Access is provided through institutional subscriptions held by universities, conservatories, and research libraries such as Columbia University, University of Michigan, Stanford University, and national libraries including the Royal Library of the Netherlands. Distribution channels have included print abstracts, CD-ROM editions in earlier eras, and current online platforms integrated with library discovery services like Ex Libris and OCLC WorldCat. Licensing arrangements involve consortia models similar to those negotiated by the Canadian Research Knowledge Network and interlibrary agreements used by the Research Libraries Group. Users cite records in citation managers interoperable with tools from Clarivate and Zotero.

Reception and Impact

Scholars and librarians have praised the resource for aiding research into subjects from Baroque music figures to contemporary composers like Pierre-Laurent Aimard and Kaija Saariaho, and for supporting projects at archives including the Harry Ransom Center and the Paul Sacher Stiftung. Critics have noted challenges related to coverage of non-Western repertoires documented by researchers at institutions such as the School of Oriental and African Studies and the University of Cape Town, and urged enhanced integration with digital humanities initiatives led by centers like Stanford Humanities Center and the Humanities Research Centre. The database has influenced bibliographic standards adopted by music publishers including Faber Music and has been used in grant-supported research funded by agencies such as the National Endowment for the Humanities and the European Research Council.

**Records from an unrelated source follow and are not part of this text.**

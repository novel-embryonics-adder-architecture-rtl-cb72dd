// tb_embryonic_adder: end-to-end test of the embryonic adder at its default
// size (8-bit adder, 8 working + 2 spare cells).
//
// Runs random additions and compares {cout, sum} with a + b computed here,
// and the latency with 8 cycles plus one per detected fault. Along the way
// it makes each mechanism of the design happen and counts it:
//   fault found and bit redone on the next cell (error signal),
//   spare cell 1 and spare cell 2 doing work,
//   dead cells staying skipped in later additions,
//   a single-lane LUT upset outvoted by the TMR self-check,
//   the adder failing once a third cell dies,
//   a configuration register rewrite,
// and counts a failure for any mechanism that never happened.
module tb_embryonic_adder;
  import emb_pkg::*;

  logic        clk = 0, rst_n = 0, start = 0, cfg_we = 0;
  logic [7:0]  a = 0, b = 0, sum;
  logic [25:0] cfg_wdata = 0;
  cell_fault_t cell_fault [10];
  logic [15:0] lut_flip [3];
  ctrl_state_e state;
  logic        cout, busy, done, fail, error, tmr_mismatch;
  logic [9:0]  dead;
  logic [3:0]  active_cell;
  int checks = 0, failures = 0;
  int n_retry = 0, n_spare1 = 0, n_spare2 = 0, n_tmr = 0, n_fail = 0, n_cfg = 0;
  int n_skip = 0;

  embryonic_adder dut (.*);

  always #5 clk = ~clk;

  always @(posedge clk) if (rst_n) begin
    if (error) n_retry++;
    if (busy && active_cell == 4'd8) n_spare1++;
    if (busy && active_cell == 4'd9) n_spare2++;
    if (tmr_mismatch) n_tmr++;
  end

  initial begin : watchdog
    repeat (50000) @(posedge clk);
    failures++;
    $display("TB_RESULT checks=%0d failures=%0d", checks, failures);
    $finish;
  end

  task automatic add(input logic [7:0] x, y, input int exp_faults, input bit exp_fail);
    int cyc;
    logic [8:0] ref_sum;
    @(negedge clk);
    a = x; b = y; start = 1;
    @(posedge clk);
    #1 start = 0; a = 8'($urandom); b = 8'($urandom);
    cyc = 0;
    while (!done && !fail && cyc < 100) begin
      @(posedge clk); #1 cyc++;
    end
    ref_sum = {1'b0, x} + {1'b0, y};
    checks++;
    if (exp_fail) begin
      if (fail) n_fail++;
      else begin failures++; $display("expected the adder to fail, state %s", state.name()); end
    end else if (!done || {cout, sum} !== ref_sum || cyc != 8 + exp_faults) begin
      failures++;
      $display("%h+%h: got %b/%h exp %h in %0d cycles, exp %0d", x, y, cout, sum,
               ref_sum, cyc, 8 + exp_faults);
    end
  endtask

  task automatic expect_dead(input logic [9:0] d);
    checks++;
    if (dead !== d) begin failures++; $display("dead=%b exp %b", dead, d); end
  endtask

  initial begin
    foreach (cell_fault[k]) cell_fault[k] = '0;
    lut_flip = '{default: 16'h0};
    #12 rst_n = 1;

    // Fault-free: all spares idle.
    for (int i = 0; i < 50; i++) add(8'($urandom), 8'($urandom), 0, 0);
    add(8'hff, 8'hff, 0, 0);
    add(8'h00, 8'h00, 0, 0);
    expect_dead('0);
    checks++;
    if (n_spare1 + n_spare2 != 0) begin failures++; $display("spare used without fault"); end

    // Rewrite the configuration register with its own contents.
    @(negedge clk);
    cfg_we = 1; cfg_wdata = 26'b10_111_110_101_100_011_010_001_000;
    @(negedge clk);
    cfg_we = 0; n_cfg++;
    add(8'h96, 8'h69, 0, 0);

    // TMR: upsets in one lane's LUTs change nothing.
    lut_flip[1] = 16'hffff;
    for (int i = 0; i < 10; i++) add(8'($urandom), 8'($urandom), 0, 0);
    lut_flip[1] = 16'h0;
    lut_flip[2] = 16'h00f0;
    for (int i = 0; i < 10; i++) add(8'($urandom), 8'($urandom), 0, 0);
    lut_flip[2] = 16'h0;
    expect_dead('0);

    // Upset in cell 3's function MUX: cell 3 dies, spare 1 takes the last bit.
    cell_fault[3].flip_a = 1;
    add(8'h5a, 8'h33, 1, 0);
    expect_dead(10'b00_0000_1000);
    n_skip = n_retry;
    for (int i = 0; i < 20; i++) add(8'($urandom), 8'($urandom), 0, 0);
    checks++;
    if (n_retry != n_skip) begin failures++; $display("dead cell used again"); end
    else n_skip = 1;

    // Second upset, in cell 6: spare 2 comes into use.
    cell_fault[6].flip_b = 1;
    add(8'hc3, 8'h7e, 1, 0);
    expect_dead(10'b00_0100_1000);
    for (int i = 0; i < 20; i++) add(8'($urandom), 8'($urandom), 0, 0);

    // Third upset, in spare 1: no cell is left.
    cell_fault[8] = '{flip_a: 1'b1, flip_b: 1'b1};
    add(8'h10, 8'h20, 0, 1);

    // Reset revives the cells; with the upsets gone it works again.
    foreach (cell_fault[k]) cell_fault[k] = '0;
    rst_n = 0; #12 rst_n = 1;
    add(8'h7f, 8'h01, 0, 0);
    expect_dead('0);

    $display("mechanisms: retry=%0d spare1=%0d spare2=%0d skip=%0d tmr=%0d fail=%0d cfg=%0d",
             n_retry, n_spare1, n_spare2, n_skip, n_tmr, n_fail, n_cfg);
    if (n_retry == 0) begin failures++; $display("no fault was repaired"); end
    if (n_spare1 == 0) begin failures++; $display("spare 1 never worked"); end
    if (n_spare2 == 0) begin failures++; $display("spare 2 never worked"); end
    if (n_skip == 0) begin failures++; $display("dead cells never skipped"); end
    if (n_tmr == 0) begin failures++; $display("TMR never masked a lane"); end
    if (n_fail == 0) begin failures++; $display("never ran out of cells"); end
    if (n_cfg == 0) begin failures++; $display("configuration never written"); end
    checks += 7;
    $display("TB_RESULT checks=%0d failures=%0d", checks, failures);
    $finish;
  end
endmodule
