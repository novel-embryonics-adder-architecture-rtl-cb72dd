// tb_fault_campaign: single-bit fault-injection campaign on the embryonic
// adder at its default size: 30 iterations, each injecting one bit flip on
// a function-selection line of a random working cell, then adding random
// operands. An iteration counts as recovered when the sum and carry-out are
// right, exactly the faulty cell is marked dead, and the addition took one
// extra cycle (8 + 1). Every iteration must recover (100% recovery).
module tb_fault_campaign;
  import emb_pkg::*;
  localparam int ITER = 30;

  logic        clk = 0, rst_n = 0, start = 0, cfg_we = 0;
  logic [7:0]  a = 0, b = 0, sum;
  logic [25:0] cfg_wdata = 0;
  cell_fault_t cell_fault [10];
  logic [15:0] lut_flip [3];
  ctrl_state_e state;
  logic        cout, busy, done, fail, error, tmr_mismatch;
  logic [9:0]  dead;
  logic [3:0]  active_cell;
  int checks = 0, failures = 0, recovered = 0;

  embryonic_adder dut (.*);

  always #5 clk = ~clk;

  initial begin : watchdog
    repeat (5000) @(posedge clk);
    failures++;
    $display("TB_RESULT checks=%0d failures=%0d", checks, failures);
    $finish;
  end

  initial begin
    int victim, cyc;
    logic [7:0] x, y;
    logic [8:0] ref_sum;
    lut_flip = '{default: 16'h0};
    for (int it = 0; it < ITER; it++) begin
      foreach (cell_fault[k]) cell_fault[k] = '0;
      rst_n = 0;
      #12 rst_n = 1;
      victim = $urandom_range(7);
      cell_fault[victim] = cell_fault_t'(2'($urandom_range(2, 1)));
      x = 8'($urandom); y = 8'($urandom);
      @(negedge clk);
      a = x; b = y; start = 1;
      @(posedge clk);
      #1 start = 0;
      cyc = 0;
      while (!done && !fail && cyc < 100) begin
        @(posedge clk); #1 cyc++;
      end
      ref_sum = {1'b0, x} + {1'b0, y};
      checks++;
      if (done && {cout, sum} == ref_sum && dead == 10'(1 << victim) && cyc == 9)
        recovered++;
      else begin
        failures++;
        $display("iteration %0d: victim %0d fault %b, %h+%h got %b/%h dead=%b in %0d cycles",
                 it, victim, cell_fault[victim], x, y, cout, sum, dead, cyc);
      end
    end
    $display("recovered %0d of %0d injected faults", recovered, ITER);
    checks++;
    if (recovered != ITER) failures++;
    $display("TB_RESULT checks=%0d failures=%0d", checks, failures);
    $finish;
  end
endmodule
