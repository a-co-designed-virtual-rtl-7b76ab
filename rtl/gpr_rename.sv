// gpr_rename: GPR renaming for a dispatch group.
//
// Only GPRs are renamed; accumulators are renamed separately by the steering
// logic. An instruction whose value is used by other strands (write kind
// "global") gets a fresh physical register; one whose GPR result is needed
// only for precise state writes the architected register file alone and
// allocates nothing. The map is looked up for up to W instructions per cycle
// with the dependences inside the group resolved in slot order.
//
// State: the speculative map (rename stage), the retirement map (updated as
// instructions retire) and a free bit per physical register. At retirement the
// register the instruction displaced is freed. A flush copies the retirement
// map, including this cycle's retirements, over the speculative map and marks
// free every register the retirement map does not hold. NPHYS = NGPR + ROB
// entries is this design's choice (the register count is not given).
// `ok` says whether enough registers are free for the whole group; the
// group is renamed only when `fire` is high.
module gpr_rename
  import ildp_pkg::*;
#(
  parameter int NPHYS = 192,
  parameter int W     = 4,
  parameter int RW    = 4
) (
  input  logic         clk,
  input  logic         rst_n,
  input  logic         flush,
  // rename
  input  logic [W-1:0] in_valid,
  input  logic [W-1:0] in_reads,
  input  gpr_t         in_rs   [W],
  input  logic [W-1:0] in_alloc,
  input  gpr_t         in_rd   [W],
  output ptag_t        out_psrc [W],
  output ptag_t        out_pdst [W],
  output ptag_t        out_pold [W],
  output logic         ok,
  input  logic         fire,
  // retire
  input  logic [RW-1:0] rt_valid,
  input  gpr_t          rt_rd   [RW],
  input  ptag_t         rt_pdst [RW],
  input  ptag_t         rt_pold [RW]
);
  ptag_t            smap [NGPR];
  ptag_t            rmap [NGPR];
  ptag_t            rmap_nxt [NGPR];
  logic [NPHYS-1:0] free;

  // allocation: lowest free registers, one per allocating slot
  ptag_t        pick [W];
  logic [W-1:0] pick_ok;
  always_comb begin
    logic [NPHYS-1:0] f;
    f = free;
    for (int i = 0; i < W; i++) begin
      pick[i]    = '0;
      pick_ok[i] = 1'b0;
      for (int r = NPHYS-1; r >= 0; r--)
        if (f[r]) begin
          pick[i]    = ptag_t'(r);
          pick_ok[i] = 1'b1;
        end
      if (pick_ok[i]) f[pick[i]] = 1'b0;
    end
  end

  always_comb begin
    int n;
    ptag_t m [NGPR];
    m  = smap;
    n  = 0;
    ok = 1'b1;
    for (int i = 0; i < W; i++) begin
      out_psrc[i] = m[in_rs[i]];
      out_pold[i] = m[in_rd[i]];
      out_pdst[i] = '0;
      if (in_valid[i] && in_alloc[i]) begin
        if (!pick_ok[n]) ok = 1'b0;
        out_pdst[i] = pick[n];
        m[in_rd[i]] = pick[n];
        n++;
      end
    end
  end

  always_comb begin
    rmap_nxt = rmap;
    for (int i = 0; i < RW; i++)
      if (rt_valid[i]) rmap_nxt[rt_rd[i]] = rt_pdst[i];
  end

  always_ff @(posedge clk or negedge rst_n) begin
    if (!rst_n) begin
      for (int g = 0; g < NGPR; g++) begin
        smap[g] <= ptag_t'(g);
        rmap[g] <= ptag_t'(g);
      end
      for (int r = 0; r < NPHYS; r++) free[r] <= (r >= NGPR);
    end else begin
      rmap <= rmap_nxt;
      if (flush) begin
        logic [NPHYS-1:0] used;
        used = '0;
        for (int g = 0; g < NGPR; g++) used[rmap_nxt[g]] = 1'b1;
        smap <= rmap_nxt;
        free <= ~used;
      end else begin
        logic [NPHYS-1:0] f;
        f = free;
        for (int i = 0; i < RW; i++)
          if (rt_valid[i]) f[rt_pold[i]] = 1'b1;
        if (fire) begin
          for (int i = 0; i < W; i++)
            if (in_valid[i] && in_alloc[i]) begin
              smap[in_rd[i]] <= out_pdst[i];
              f[out_pdst[i]] = 1'b0;
            end
        end
        free <= f;
      end
    end
  end
endmodule
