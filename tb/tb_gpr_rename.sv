// tb_gpr_rename: self-checking test of GPR renaming.
//
// Random dispatch groups (some slots allocate a physical register for their
// destination, all name a source) are renamed and fired when the unit reports
// enough free registers; renamed destinations retire in order, up to RW per
// cycle, and a flush now and then restores the map to the retired state.
// A reference keeps the speculative map, the retirement map and the free
// set, and allocates the lowest-numbered free registers. Checked each cycle:
// ok, every source tag (including a producer earlier in the same group), every
// new tag and every previous mapping.
module tb_gpr_rename;
  import ildp_pkg::*;
  localparam int NPHYS = 192, W = 4, RW = 4;
  logic clk = 0, rst_n = 0, flush, ok, fire;
  logic [W-1:0] in_valid, in_reads, in_alloc;
  gpr_t  in_rs [W], in_rd [W];
  ptag_t out_psrc [W], out_pdst [W], out_pold [W];
  logic [RW-1:0] rt_valid;
  gpr_t  rt_rd [RW];
  ptag_t rt_pdst [RW], rt_pold [RW];
  int checks = 0, failures = 0;

  gpr_rename #(.NPHYS(NPHYS), .W(W), .RW(RW)) dut (.*);

  always #5 clk = ~clk;
  initial begin
    repeat (20000) @(posedge clk);
    failures++;
    $display("TB_RESULT checks=%0d failures=%0d", checks, failures);
    $finish;
  end

  int smap [NGPR], rmap [NGPR];
  bit fr [NPHYS];
  typedef struct { int rd; int pdst; int pold; } pend_t;
  pend_t pq[$];

  task automatic chk(bit c, string what);
    checks++;
    if (!c) begin failures++; if (failures < 10) $display("FAIL %s", what); end
  endtask

  initial begin
    flush = 0; fire = 0; in_valid = '0; in_reads = '0; in_alloc = '0; rt_valid = '0;
    for (int i = 0; i < W; i++) begin in_rs[i] = 0; in_rd[i] = 0; end
    for (int i = 0; i < RW; i++) begin rt_rd[i] = 0; rt_pdst[i] = 0; rt_pold[i] = 0; end
    for (int g = 0; g < NGPR; g++) begin smap[g] = g; rmap[g] = g; end
    for (int r = 0; r < NPHYS; r++) fr[r] = r >= NGPR;
    repeat (2) @(posedge clk);
    rst_n = 1;
    for (int n = 0; n < 3000; n++) begin
      int m [NGPR]; bit f2 [NPHYS]; bit eok; int nr;
      @(negedge clk);
      // group
      for (int i = 0; i < W; i++) begin
        in_valid[i] = $urandom_range(0, 3) != 0;
        in_alloc[i] = $urandom_range(0, 1);
        in_reads[i] = 1;
        in_rs[i] = gpr_t'($urandom_range(0, 7));   // few registers, many dependences
        in_rd[i] = gpr_t'($urandom_range(0, 7));
      end
      // retirement (oldest first)
      nr = 0;
      rt_valid = '0;
      while (nr < RW && nr < pq.size() && $urandom_range(0, 3) != 0) begin
        rt_valid[nr] = 1; rt_rd[nr] = gpr_t'(pq[nr].rd); rt_pdst[nr] = ptag_t'(pq[nr].pdst); rt_pold[nr] = ptag_t'(pq[nr].pold);
        nr++;
      end
      flush = $urandom_range(0, 49) == 0;
      // reference rename
      m = smap; f2 = fr; eok = 1;
      #1;
      for (int i = 0; i < W; i++) begin
        if (in_valid[i]) begin
          chk(int'(out_psrc[i]) == m[in_rs[i]], $sformatf("n=%0d psrc[%0d]=%0d want %0d", n, i, out_psrc[i], m[in_rs[i]]));
          chk(int'(out_pold[i]) == m[in_rd[i]], $sformatf("n=%0d pold[%0d]", n, i));
          if (in_alloc[i]) begin
            int r;
            r = -1;
            for (int k = 0; k < NPHYS && r < 0; k++) if (f2[k]) r = k;
            if (r < 0) eok = 0;
            else begin
              chk(int'(out_pdst[i]) == r, $sformatf("n=%0d pdst[%0d]=%0d want %0d", n, i, out_pdst[i], r));
              f2[r] = 0; m[in_rd[i]] = r;
            end
          end
        end
      end
      chk(ok == eok, $sformatf("n=%0d ok=%b want %b", n, ok, eok));
      fire = ok && !flush;
      // apply
      for (int i = 0; i < nr; i++) begin
        rmap[pq[0].rd] = pq[0].pdst; fr[pq[0].pold] = 1; void'(pq.pop_front());
      end
      if (flush) begin
        smap = rmap; pq.delete();
        for (int r = 0; r < NPHYS; r++) fr[r] = 1;
        for (int g = 0; g < NGPR; g++) fr[rmap[g]] = 0;
      end else if (fire) begin
        for (int i = 0; i < W; i++) if (in_valid[i] && in_alloc[i]) begin
          pend_t p;
          p.rd = in_rd[i]; p.pdst = out_pdst[i]; p.pold = smap[in_rd[i]];
          smap[in_rd[i]] = out_pdst[i]; fr[out_pdst[i]] = 0;
          pq.push_back(p);
        end
      end
      @(posedge clk);
      #1 {flush, fire, rt_valid} = '0;
    end
    $display("TB_RESULT checks=%0d failures=%0d", checks, failures);
    $finish;
  end
endmodule
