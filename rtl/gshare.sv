// gshare: conditional branch direction predictor.
//
// A table of 2-bit saturating counters indexed by the branch TPC (in 16-bit
// parcels) XORed with the global history of branch outcomes. Size follows the
// evaluated configuration: 16K counters and 12 history bits. The history is
// kept twice (this design's choice for recovery): a speculative copy shifted
// at fetch with each predicted direction, and a committed copy shifted at
// retirement with the actual direction; a flush restores the speculative
// copy from the committed one. Counters are trained at retirement with the
// history the branch was predicted with. One prediction per cycle; counters
// reset to weakly not-taken.
module gshare
  import ildp_pkg::*;
#(
  parameter int ENTRIES = 16384,
  parameter int HIST    = 12
) (
  input  logic            clk,
  input  logic            rst_n,
  // prediction
  input  word_t           pr_pc,
  output logic            pr_taken,
  output logic [HIST-1:0] pr_hist,     // history used, kept with the branch
  input  logic            pr_shift,    // a branch was predicted this cycle
  // training at retirement
  input  logic            up_en,
  input  word_t           up_pc,
  input  logic [HIST-1:0] up_hist,
  input  logic            up_taken,
  // recovery
  input  logic            restore
);
  localparam int IW = $clog2(ENTRIES);

  logic [1:0]      ctr [ENTRIES];
  logic [HIST-1:0] s_hist, c_hist, c_hist_nxt;

  function automatic logic [IW-1:0] idx(word_t pc, logic [HIST-1:0] h);
    return pc[IW:1] ^ IW'(h);
  endfunction

  assign pr_hist    = s_hist;
  assign pr_taken   = ctr[idx(pr_pc, s_hist)][1];
  assign c_hist_nxt = up_en ? {c_hist[HIST-2:0], up_taken} : c_hist;

  always_ff @(posedge clk or negedge rst_n) begin
    if (!rst_n) begin
      s_hist <= '0;
      c_hist <= '0;
    end else begin
      c_hist <= c_hist_nxt;
      if (restore)       s_hist <= c_hist_nxt;
      else if (pr_shift) s_hist <= {s_hist[HIST-2:0], pr_taken};
    end
  end

  logic [IW-1:0] ui;
  assign ui = idx(up_pc, up_hist);
  always_ff @(posedge clk or negedge rst_n) begin
    if (!rst_n) begin
      for (int i = 0; i < ENTRIES; i++) ctr[i] <= 2'b01;
    end else if (up_en) begin
      if (up_taken && ctr[ui] != 2'b11)      ctr[ui] <= ctr[ui] + 2'd1;
      else if (!up_taken && ctr[ui] != 2'b00) ctr[ui] <= ctr[ui] - 2'd1;
    end
  end
endmodule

Related bibliographic and abstracting resources include the International Index to Music Periodicals, Oxford Music Online, Grove Music Online, and subject-specific resources like the Index to Musicological Literature. Complementary projects and archives intersecting with the database include large-scale digitization efforts at the British Library and collaborative cataloging initiatives involving Europeana and the Digital Public Library of America. Supplements and regional partners have arisen in collaboration with institutions such as the Bibliothèque nationale de France, the Staatsbibliothek zu Berlin, and university programs at UCLA and SUNY Binghamton.